ICRA Conference 2021 Conference Paper

Multimodal Scale Consistency and Awareness for Monocular Self-Supervised Depth Estimation

  • Hemang Chawla
  • Arnav Varma
  • Elahe Arani
  • Bahram Zonooz

Dense depth estimation is essential to scene-understanding for autonomous driving. However, recent self-supervised approaches on monocular videos suffer from scale-inconsistency across long sequences. Utilizing data from the ubiquitously copresent global positioning systems (GPS), we tackle this challenge by proposing a dynamically-weighted GPS-to-Scale (g2s) loss to complement the appearance-based losses.
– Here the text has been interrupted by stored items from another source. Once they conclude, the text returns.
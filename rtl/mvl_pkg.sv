// mvl_pkg: shared types and arithmetic primitives for multi-valued (k-valued)
// linear logic.
//
// A k-valued signal is a level 0..k-1. In a current-mode circuit it is a
// current that is an integer multiple of a unit current; here it is carried
// as an unsigned binary number of $clog2(k) bits. The functions below are the
// linear operations the elements are built from: the truncated difference
// (a current mirror that cannot go negative), the threshold (comparison)
// and the absolute value. Everything else is sums and differences of these.
package mvl_pkg;

  // Which of min / max the element computes.
  typedef enum logic {
    OP_MIN = 1'b0,
    OP_MAX = 1'b1
  } mvl_op_e;

  // Arithmetic representation used inside a k-valued element.
  typedef enum logic [1:0] {
    FORM_DIFF   = 2'd0,  // truncated differences
    FORM_MODULE = 2'd1,  // sums and absolute values
    FORM_THRESH = 2'd2   // sums of threshold functions
  } mvl_form_e;

  // Arithmetic representation used inside a two-valued current element.
  typedef enum logic [1:0] {
    CUR_DIFF   = 2'd0,
    CUR_MODULE = 2'd1,
    CUR_CMP    = 2'd2,
    CUR_THRESH = 2'd3
  } cur_form_e;

  // Truncated difference a -. b: a - b when a >= b, otherwise 0.
  function automatic int tsub(input int a, input int b);
    return (a >= b) ? (a - b) : 0;
  endfunction

  // Threshold (comparison) a > b, as 0 or 1.
  function automatic int gt(input int a, input int b);
    return (a > b) ? 1 : 0;
  endfunction

  // Absolute value |a|.
  function automatic int absv(input int a);
    return (a < 0) ? -a : a;
  endfunction

endpackage
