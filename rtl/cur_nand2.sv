// cur_nand2: two-valued current logic element computing AND-NOT of two
// input levels x1, x2 in {0, 1}, written in one of four linear forms.
//
// In a current-mode circuit the output is assembled from input currents by
// current mirrors (sums and differences), clipped mirrors (truncated
// difference -.), absolute-value stages or threshold comparators. FORM picks
// the representation:
//   CUR_DIFF   y = 1 -. [(x1 + x2) -. 1]
//   CUR_MODULE y = (2 - x1 - x2 + |x1 - x2|) / 2
//   CUR_CMP    y = 1 - x1 + (x1 > x2)           (1 - min, min = x1 - (x1 > x2))
//   CUR_THRESH y = 1 - [(x1 + x2) > 1]
// The difference and threshold forms are the published expressions. The
// published module and comparison expressions do not give a two-valued
// result as printed; here the module form is halved and the comparison form
// subtracts the minimum, so that all four forms give the same AND-NOT.
//
// Interface: 1-bit levels; combinational.
module cur_nand2
  import mvl_pkg::*;
#(
  parameter cur_form_e FORM = CUR_DIFF
) (
  input  logic x1,
  input  logic x2,
  output logic y
);

  int a, b, v;

  always_comb begin
    a = int'(x1);
    b = int'(x2);
    case (FORM)
      CUR_MODULE: v = (2 - a - b + absv(a - b)) / 2;
      CUR_CMP:    v = 1 - a + gt(a, b);
      CUR_THRESH: v = 1 - gt(a + b, 1);
      default:    v = tsub(1, tsub(a + b, 1));
    endcase
    y = (v == 1);
  end

endmodule
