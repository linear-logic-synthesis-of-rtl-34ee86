// tb_cur_nand2: exhaustive test of the two-valued current AND-NOT element in
// all four linear forms against the Boolean NAND.
`timescale 1ns/1ps
module tb_cur_nand2;
  import mvl_pkg::*;

  logic x1, x2;
  logic y [4];
  int checks = 0, failures = 0;

  for (genvar f = 0; f < 4; f++) begin : g_form
    cur_nand2 #(.FORM(cur_form_e'(f))) dut (.x1(x1), .x2(x2), .y(y[f]));
  end

  initial begin
    #1000;
    $display("watchdog expired");
    $display("TB_RESULT checks=%0d failures=%0d", checks, failures + 1);
    $finish;
  end

  initial begin
    for (int a = 0; a < 2; a++)
      for (int b = 0; b < 2; b++) begin
        x1 = a[0]; x2 = b[0];
        #1;
        for (int f = 0; f < 4; f++) begin
          checks++;
          if (y[f] !== ~(x1 & x2)) begin
            failures++;
            $display("FAIL form=%0d x1=%0d x2=%0d y=%0d", f, a, b, y[f]);
          end
        end
      end
    $display("TB_RESULT checks=%0d failures=%0d", checks, failures);
    $finish;
  end
endmodule
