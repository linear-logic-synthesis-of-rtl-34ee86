// mvl_gate: k-valued linear logic element, the building block of every
// multi-valued flip-flop in this design.
//
// It computes one of the "traditional" k-valued generalisations of AND-NOT
// and OR-NOT: a min (or max) followed by a cyclic rotation by i,
//   ROT_AT_INPUT = 0 : y = min(x1, x2) (+) i      (or max)
//   ROT_AT_INPUT = 1 : y = min(x1, x2 (+) i)      (or max)
// where (+) is addition modulo K. With ROT_NEG = 1 the rotation is (-)
// instead, done as (+) (K - i) mod K since x (+) i = x (-) (K - i).
// For K = 2 and i = 1 the first form is exactly a two-valued NAND (NOR).
//
// The result is formed only from sums, differences, truncated differences,
// absolute values and thresholds, as a current-mode element would form it.
// FORM selects the representation:
//   FORM_DIFF   min = x1 -. (x1 -. x2),  max = x1 + (x2 -. x1),
//               x (+) i = x + i - K*[1 -. (K -. (x + i))]
//   FORM_MODULE min/max = (x1 + x2 -/+ |x1 - x2|) / 2,
//               x (+) i = x + i - K*(1 + |x + i - (K-1)| - |x + i - K|) / 2
//   FORM_THRESH min = sum over t = 1..K-1 of [(x1 >= t) + (x2 >= t) > 1],
//               max = x1 + x2 - min,
//               x (+) i = x + i - K*[x + i >= K], the bracket written as
//               sum_t [x>=t][i>=K-t] - sum_t [x>=t+1][i>=K-t]
// The min/max and rotation formulas and their k = 3 threshold forms are the
// published ones; the threshold forms for other K are a generalisation that
// reduces to them at K = 3, and the module form's rotation (a step at
// x + i = K made of two absolute values) is this design's own. All forms give the same function; they differ only in structure.
//
// Interface: x1, x2, i and y are k-valued levels in $clog2(K) bits; inputs
// must be below K. Purely combinational.
module mvl_gate
  import mvl_pkg::*;
#(
  parameter int        K            = 3,
  parameter mvl_op_e   OP           = OP_MIN,
  parameter bit        ROT_AT_INPUT = 1'b0,
  parameter bit        ROT_NEG      = 1'b0,
  parameter mvl_form_e FORM         = FORM_DIFF,
  localparam int       W            = $clog2(K)
) (
  input  logic [W-1:0] x1,
  input  logic [W-1:0] x2,
  input  logic [W-1:0] i,
  output logic [W-1:0] y
);

  // Modular sum v (+) r in the selected representation.
  function automatic int rot(input int v, input int r);
    int s;
    int wrap;
    s = v + r;
    if (FORM == FORM_THRESH) begin
      wrap = 0;
      for (int t = 1; t <= K - 1; t++) begin
        wrap += ((v >= t) && (r >= K - t)) ? 1 : 0;
        if (t <= K - 2) wrap -= ((v >= t + 1) && (r >= K - t)) ? 1 : 0;
      end
    end else if (FORM == FORM_MODULE) begin
      wrap = (1 + absv(s - (K - 1)) - absv(s - K)) / 2;
    end else begin
      wrap = tsub(1, tsub(K, s));
    end
    return s - K * wrap;
  endfunction

  // min or max of a and b in the selected representation.
  function automatic int mm(input int a, input int b);
    int lo;
    case (FORM)
      FORM_MODULE: lo = (a + b - absv(a - b)) / 2;
      FORM_THRESH: begin
        lo = 0;
        for (int t = 1; t <= K - 1; t++) lo += gt(int'(a >= t) + int'(b >= t), 1);
      end
      default:     lo = tsub(a, tsub(a, b));
    endcase
    if (OP == OP_MIN) return lo;
    // max: difference form x1 + (x2 -. x1); module form (x1+x2+|x1-x2|)/2;
    // threshold form x1 + x2 - min.
    case (FORM)
      FORM_MODULE: return (a + b + absv(a - b)) / 2;
      FORM_THRESH: return a + b - lo;
      default:     return a + tsub(b, a);
    endcase
  endfunction

  int r_amt;

  always_comb begin
    r_amt = ROT_NEG ? ((K - int'(i)) % K) : int'(i);
    if (ROT_AT_INPUT) y = W'(mm(int'(x1), rot(int'(x2), r_amt)));
    else              y = W'(rot(mm(int'(x1), int'(x2)), r_amt));
  end

endmodule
We emphasize that the GPS is needed only during the multimodal training, and not at inference. The relative distance between frames captured through the GPS provides a scale signal that is independent of the camera setup and scene distribution, resulting in richer learned feature representations. Through extensive evaluation on multiple datasets, we demonstrate scale-consistent and -aware depth estimation during inference, improving the performance even when training with low-frequency GPS data.

IROS Conference 2020 Conference Paper

Crowdsourced 3D Mapping: A Combined Multi-View Geometry and Self-Supervised Learning Approach

  • Hemang Chawla
  • Matti Jukola
  • Terence Brouns
  • Elahe Arani
  • Bahram Zonooz

The ability to efficiently utilize crowd-sourced visual data carries immense potential for the domains of large scale dynamic mapping and autonomous driving. However, state-of-the-art methods for crowdsourced 3D mapping assume prior knowledge of camera intrinsics. In this work we propose a framework that estimates the 3D positions of semantically meaningful landmarks such as traffic signs without assuming known camera intrinsics, using only monocular color camera and GPS. We utilize multi-view geometry as well as deep learning based self-calibration, depth, and ego-motion estimation for traffic sign positioning, and show that combining their strengths is important for increasing the map coverage. To facilitate research on this task, we construct and make available a KITTI based 3D traffic sign ground truth positioning dataset. Using our proposed framework, we achieve an average single-journey relative and absolute positioning accuracy of 39cm and 1. 26m respectively, on this dataset.